### Task brief
Every line containing the word "else" must be pulled from the records.

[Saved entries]
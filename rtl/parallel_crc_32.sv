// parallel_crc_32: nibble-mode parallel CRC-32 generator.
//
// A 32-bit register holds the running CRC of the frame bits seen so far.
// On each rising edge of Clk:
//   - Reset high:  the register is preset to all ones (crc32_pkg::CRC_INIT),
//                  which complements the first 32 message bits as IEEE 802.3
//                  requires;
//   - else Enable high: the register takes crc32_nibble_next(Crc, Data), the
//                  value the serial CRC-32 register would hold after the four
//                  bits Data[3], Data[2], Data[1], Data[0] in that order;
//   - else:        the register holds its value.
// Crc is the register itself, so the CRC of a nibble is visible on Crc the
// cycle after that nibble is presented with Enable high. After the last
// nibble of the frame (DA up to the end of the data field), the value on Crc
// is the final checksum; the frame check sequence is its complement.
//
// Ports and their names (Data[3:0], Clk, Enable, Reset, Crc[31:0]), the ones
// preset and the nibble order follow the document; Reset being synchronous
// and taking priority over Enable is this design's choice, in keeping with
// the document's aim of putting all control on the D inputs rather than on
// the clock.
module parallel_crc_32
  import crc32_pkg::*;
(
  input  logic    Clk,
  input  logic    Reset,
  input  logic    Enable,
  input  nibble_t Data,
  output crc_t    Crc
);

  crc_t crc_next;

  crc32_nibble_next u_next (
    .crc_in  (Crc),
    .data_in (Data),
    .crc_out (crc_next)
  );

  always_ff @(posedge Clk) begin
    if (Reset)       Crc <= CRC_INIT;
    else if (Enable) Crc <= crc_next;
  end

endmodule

...

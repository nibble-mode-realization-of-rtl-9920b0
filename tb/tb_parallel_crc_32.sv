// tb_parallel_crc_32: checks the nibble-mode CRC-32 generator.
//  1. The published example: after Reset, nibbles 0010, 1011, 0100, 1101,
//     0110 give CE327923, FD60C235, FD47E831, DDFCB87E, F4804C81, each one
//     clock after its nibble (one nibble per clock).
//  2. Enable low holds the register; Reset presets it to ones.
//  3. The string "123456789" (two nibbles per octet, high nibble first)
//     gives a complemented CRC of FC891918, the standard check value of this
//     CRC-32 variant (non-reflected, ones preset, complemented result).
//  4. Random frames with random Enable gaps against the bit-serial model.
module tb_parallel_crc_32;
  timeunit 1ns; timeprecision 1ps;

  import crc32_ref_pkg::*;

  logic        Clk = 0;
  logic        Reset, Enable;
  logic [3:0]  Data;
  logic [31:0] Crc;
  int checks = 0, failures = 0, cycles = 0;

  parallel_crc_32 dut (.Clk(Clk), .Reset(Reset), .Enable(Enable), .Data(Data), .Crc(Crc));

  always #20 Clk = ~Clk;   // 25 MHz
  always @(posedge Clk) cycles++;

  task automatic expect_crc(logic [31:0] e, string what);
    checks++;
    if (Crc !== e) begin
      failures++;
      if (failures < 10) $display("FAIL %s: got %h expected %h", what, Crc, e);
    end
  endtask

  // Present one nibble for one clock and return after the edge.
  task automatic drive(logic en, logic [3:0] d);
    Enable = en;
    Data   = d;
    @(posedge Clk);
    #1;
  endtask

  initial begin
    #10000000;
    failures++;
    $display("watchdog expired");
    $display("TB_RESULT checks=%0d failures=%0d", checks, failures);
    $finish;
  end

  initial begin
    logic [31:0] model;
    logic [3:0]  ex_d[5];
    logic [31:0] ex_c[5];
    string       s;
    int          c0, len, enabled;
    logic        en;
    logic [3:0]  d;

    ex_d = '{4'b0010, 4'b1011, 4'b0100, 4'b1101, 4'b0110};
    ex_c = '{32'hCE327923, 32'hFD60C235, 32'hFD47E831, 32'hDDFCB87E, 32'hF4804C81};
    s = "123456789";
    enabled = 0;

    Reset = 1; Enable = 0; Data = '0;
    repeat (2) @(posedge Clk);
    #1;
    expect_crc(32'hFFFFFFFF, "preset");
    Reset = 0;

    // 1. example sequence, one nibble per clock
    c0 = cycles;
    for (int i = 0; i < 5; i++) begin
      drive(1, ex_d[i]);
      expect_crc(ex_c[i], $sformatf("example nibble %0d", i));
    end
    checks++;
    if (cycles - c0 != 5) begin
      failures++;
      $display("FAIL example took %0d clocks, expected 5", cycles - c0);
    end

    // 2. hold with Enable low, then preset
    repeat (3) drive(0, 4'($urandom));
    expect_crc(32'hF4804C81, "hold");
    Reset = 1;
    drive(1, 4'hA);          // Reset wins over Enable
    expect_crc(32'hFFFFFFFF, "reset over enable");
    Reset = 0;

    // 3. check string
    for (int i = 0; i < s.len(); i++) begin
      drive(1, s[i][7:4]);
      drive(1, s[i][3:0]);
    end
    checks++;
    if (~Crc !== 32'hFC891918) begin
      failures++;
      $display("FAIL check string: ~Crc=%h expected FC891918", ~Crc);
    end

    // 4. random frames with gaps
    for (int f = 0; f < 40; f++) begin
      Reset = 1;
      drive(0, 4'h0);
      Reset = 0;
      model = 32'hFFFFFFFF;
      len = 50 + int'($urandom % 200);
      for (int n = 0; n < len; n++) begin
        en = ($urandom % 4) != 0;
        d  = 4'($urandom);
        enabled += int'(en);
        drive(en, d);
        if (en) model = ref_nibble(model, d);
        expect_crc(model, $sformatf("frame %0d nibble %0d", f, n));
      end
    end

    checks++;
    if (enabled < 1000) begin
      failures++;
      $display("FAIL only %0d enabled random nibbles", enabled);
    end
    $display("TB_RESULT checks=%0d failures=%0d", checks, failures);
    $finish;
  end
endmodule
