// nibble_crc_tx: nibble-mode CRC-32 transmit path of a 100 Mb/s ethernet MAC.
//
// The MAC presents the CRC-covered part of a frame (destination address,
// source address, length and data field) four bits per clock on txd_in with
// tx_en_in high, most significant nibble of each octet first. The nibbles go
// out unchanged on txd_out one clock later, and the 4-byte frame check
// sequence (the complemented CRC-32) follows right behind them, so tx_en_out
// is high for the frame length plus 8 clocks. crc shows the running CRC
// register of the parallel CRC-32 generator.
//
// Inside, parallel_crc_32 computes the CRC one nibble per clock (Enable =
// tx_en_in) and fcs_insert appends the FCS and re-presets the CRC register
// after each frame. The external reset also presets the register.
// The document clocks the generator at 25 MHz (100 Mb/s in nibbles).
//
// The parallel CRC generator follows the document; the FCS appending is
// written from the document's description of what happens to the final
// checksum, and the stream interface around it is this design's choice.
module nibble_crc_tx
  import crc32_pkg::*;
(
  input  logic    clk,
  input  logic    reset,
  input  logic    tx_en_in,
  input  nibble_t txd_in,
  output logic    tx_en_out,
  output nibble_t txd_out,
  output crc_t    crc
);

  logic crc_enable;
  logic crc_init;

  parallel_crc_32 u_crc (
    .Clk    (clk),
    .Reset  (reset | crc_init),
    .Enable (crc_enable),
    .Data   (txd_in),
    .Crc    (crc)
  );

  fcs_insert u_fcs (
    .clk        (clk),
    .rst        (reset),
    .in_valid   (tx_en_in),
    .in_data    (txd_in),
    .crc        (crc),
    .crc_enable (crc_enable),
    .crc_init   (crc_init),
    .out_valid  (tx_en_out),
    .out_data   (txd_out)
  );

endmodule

==

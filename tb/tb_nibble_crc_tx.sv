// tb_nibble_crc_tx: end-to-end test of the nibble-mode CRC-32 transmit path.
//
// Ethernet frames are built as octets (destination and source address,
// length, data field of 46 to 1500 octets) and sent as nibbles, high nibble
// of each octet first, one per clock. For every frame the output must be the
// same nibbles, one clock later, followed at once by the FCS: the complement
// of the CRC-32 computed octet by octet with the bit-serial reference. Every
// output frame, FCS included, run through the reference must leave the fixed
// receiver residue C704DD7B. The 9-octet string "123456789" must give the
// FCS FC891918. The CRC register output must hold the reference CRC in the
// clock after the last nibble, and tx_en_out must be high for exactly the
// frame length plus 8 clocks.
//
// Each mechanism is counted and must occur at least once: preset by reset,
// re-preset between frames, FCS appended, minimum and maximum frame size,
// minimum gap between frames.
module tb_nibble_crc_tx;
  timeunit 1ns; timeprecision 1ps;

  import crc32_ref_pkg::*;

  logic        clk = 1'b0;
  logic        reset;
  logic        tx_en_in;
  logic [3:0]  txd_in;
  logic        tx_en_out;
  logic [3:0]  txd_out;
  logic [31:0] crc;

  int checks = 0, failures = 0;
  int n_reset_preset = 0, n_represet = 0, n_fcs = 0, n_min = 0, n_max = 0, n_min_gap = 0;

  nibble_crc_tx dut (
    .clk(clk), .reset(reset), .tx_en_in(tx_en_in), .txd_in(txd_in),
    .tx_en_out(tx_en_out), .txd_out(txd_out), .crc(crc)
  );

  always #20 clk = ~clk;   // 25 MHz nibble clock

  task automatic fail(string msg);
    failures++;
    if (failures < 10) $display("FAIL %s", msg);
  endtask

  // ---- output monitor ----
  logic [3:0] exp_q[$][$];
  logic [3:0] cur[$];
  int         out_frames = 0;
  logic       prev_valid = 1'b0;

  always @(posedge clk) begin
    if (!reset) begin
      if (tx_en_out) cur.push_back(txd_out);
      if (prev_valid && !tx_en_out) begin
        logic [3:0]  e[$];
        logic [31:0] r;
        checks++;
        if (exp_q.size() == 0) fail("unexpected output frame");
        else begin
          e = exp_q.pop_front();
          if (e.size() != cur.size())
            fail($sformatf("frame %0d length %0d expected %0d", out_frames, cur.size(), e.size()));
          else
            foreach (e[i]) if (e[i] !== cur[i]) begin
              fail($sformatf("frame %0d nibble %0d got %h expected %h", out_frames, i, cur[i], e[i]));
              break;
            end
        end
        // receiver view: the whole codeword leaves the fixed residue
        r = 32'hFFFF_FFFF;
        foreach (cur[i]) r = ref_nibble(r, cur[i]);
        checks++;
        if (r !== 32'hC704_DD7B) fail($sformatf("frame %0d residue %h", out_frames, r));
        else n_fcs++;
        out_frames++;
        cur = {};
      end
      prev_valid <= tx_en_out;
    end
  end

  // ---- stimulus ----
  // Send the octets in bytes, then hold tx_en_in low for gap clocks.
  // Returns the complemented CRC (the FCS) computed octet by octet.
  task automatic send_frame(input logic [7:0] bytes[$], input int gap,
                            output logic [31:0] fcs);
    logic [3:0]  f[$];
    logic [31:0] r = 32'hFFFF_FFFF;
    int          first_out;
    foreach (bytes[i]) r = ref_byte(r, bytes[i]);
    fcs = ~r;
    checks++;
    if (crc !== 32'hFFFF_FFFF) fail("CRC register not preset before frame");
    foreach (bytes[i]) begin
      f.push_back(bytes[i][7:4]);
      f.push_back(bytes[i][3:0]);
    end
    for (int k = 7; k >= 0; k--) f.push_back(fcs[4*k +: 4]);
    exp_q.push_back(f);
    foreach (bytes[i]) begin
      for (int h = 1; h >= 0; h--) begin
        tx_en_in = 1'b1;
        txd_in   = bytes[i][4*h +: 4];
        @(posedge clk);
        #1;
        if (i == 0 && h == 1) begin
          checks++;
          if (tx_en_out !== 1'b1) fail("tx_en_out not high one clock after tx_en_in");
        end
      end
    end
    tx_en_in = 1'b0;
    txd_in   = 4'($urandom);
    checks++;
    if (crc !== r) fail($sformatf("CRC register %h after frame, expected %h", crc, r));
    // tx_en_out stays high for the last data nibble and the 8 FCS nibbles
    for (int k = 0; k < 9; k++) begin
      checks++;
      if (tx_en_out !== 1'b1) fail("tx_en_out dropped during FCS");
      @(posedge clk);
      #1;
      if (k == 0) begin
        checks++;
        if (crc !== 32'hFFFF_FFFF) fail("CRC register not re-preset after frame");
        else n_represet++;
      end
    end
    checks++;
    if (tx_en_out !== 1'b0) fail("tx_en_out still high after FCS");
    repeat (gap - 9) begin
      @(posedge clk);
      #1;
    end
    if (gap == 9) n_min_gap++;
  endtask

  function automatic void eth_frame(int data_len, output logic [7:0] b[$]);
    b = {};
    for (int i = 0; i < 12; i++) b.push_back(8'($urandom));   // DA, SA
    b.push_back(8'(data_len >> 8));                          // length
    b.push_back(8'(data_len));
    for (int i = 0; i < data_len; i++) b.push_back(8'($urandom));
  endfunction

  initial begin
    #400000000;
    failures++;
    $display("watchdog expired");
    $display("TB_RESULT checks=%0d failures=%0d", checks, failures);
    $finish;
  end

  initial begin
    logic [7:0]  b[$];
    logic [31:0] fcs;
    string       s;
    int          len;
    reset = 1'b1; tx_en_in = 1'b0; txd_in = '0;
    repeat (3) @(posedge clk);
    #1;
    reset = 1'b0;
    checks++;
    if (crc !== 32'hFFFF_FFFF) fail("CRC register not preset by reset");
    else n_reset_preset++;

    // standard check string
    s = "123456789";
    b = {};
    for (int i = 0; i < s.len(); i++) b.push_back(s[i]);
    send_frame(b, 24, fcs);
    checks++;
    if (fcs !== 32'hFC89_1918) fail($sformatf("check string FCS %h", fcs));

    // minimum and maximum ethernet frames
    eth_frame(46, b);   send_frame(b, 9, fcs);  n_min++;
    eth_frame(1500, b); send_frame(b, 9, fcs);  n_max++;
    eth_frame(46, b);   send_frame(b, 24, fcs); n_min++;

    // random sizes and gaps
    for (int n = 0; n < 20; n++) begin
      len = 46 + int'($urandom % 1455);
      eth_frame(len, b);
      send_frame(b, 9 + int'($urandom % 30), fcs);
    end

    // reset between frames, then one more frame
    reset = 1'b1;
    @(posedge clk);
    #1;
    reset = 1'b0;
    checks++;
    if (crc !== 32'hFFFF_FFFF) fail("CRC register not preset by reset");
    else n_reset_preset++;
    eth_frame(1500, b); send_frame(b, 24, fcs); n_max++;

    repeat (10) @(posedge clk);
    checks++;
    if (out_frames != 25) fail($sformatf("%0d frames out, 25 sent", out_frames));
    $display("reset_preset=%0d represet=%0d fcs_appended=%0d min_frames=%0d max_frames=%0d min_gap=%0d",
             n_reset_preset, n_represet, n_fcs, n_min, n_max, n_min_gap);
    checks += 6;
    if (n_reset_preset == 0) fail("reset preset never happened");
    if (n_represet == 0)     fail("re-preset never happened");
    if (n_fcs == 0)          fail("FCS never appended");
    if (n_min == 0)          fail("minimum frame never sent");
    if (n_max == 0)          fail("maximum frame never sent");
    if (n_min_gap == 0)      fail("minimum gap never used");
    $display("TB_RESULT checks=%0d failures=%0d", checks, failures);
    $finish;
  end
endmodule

### Task answer
//   - else Enable high: the register takes crc32_nibble_next(Crc, Data), the
//   - else:        the register holds its value.
    else if (Enable) Crc <= crc_next;
        else begin
          else
        else n_fcs++;
        else n_represet++;
    else n_reset_preset++;
    else n_reset_preset++;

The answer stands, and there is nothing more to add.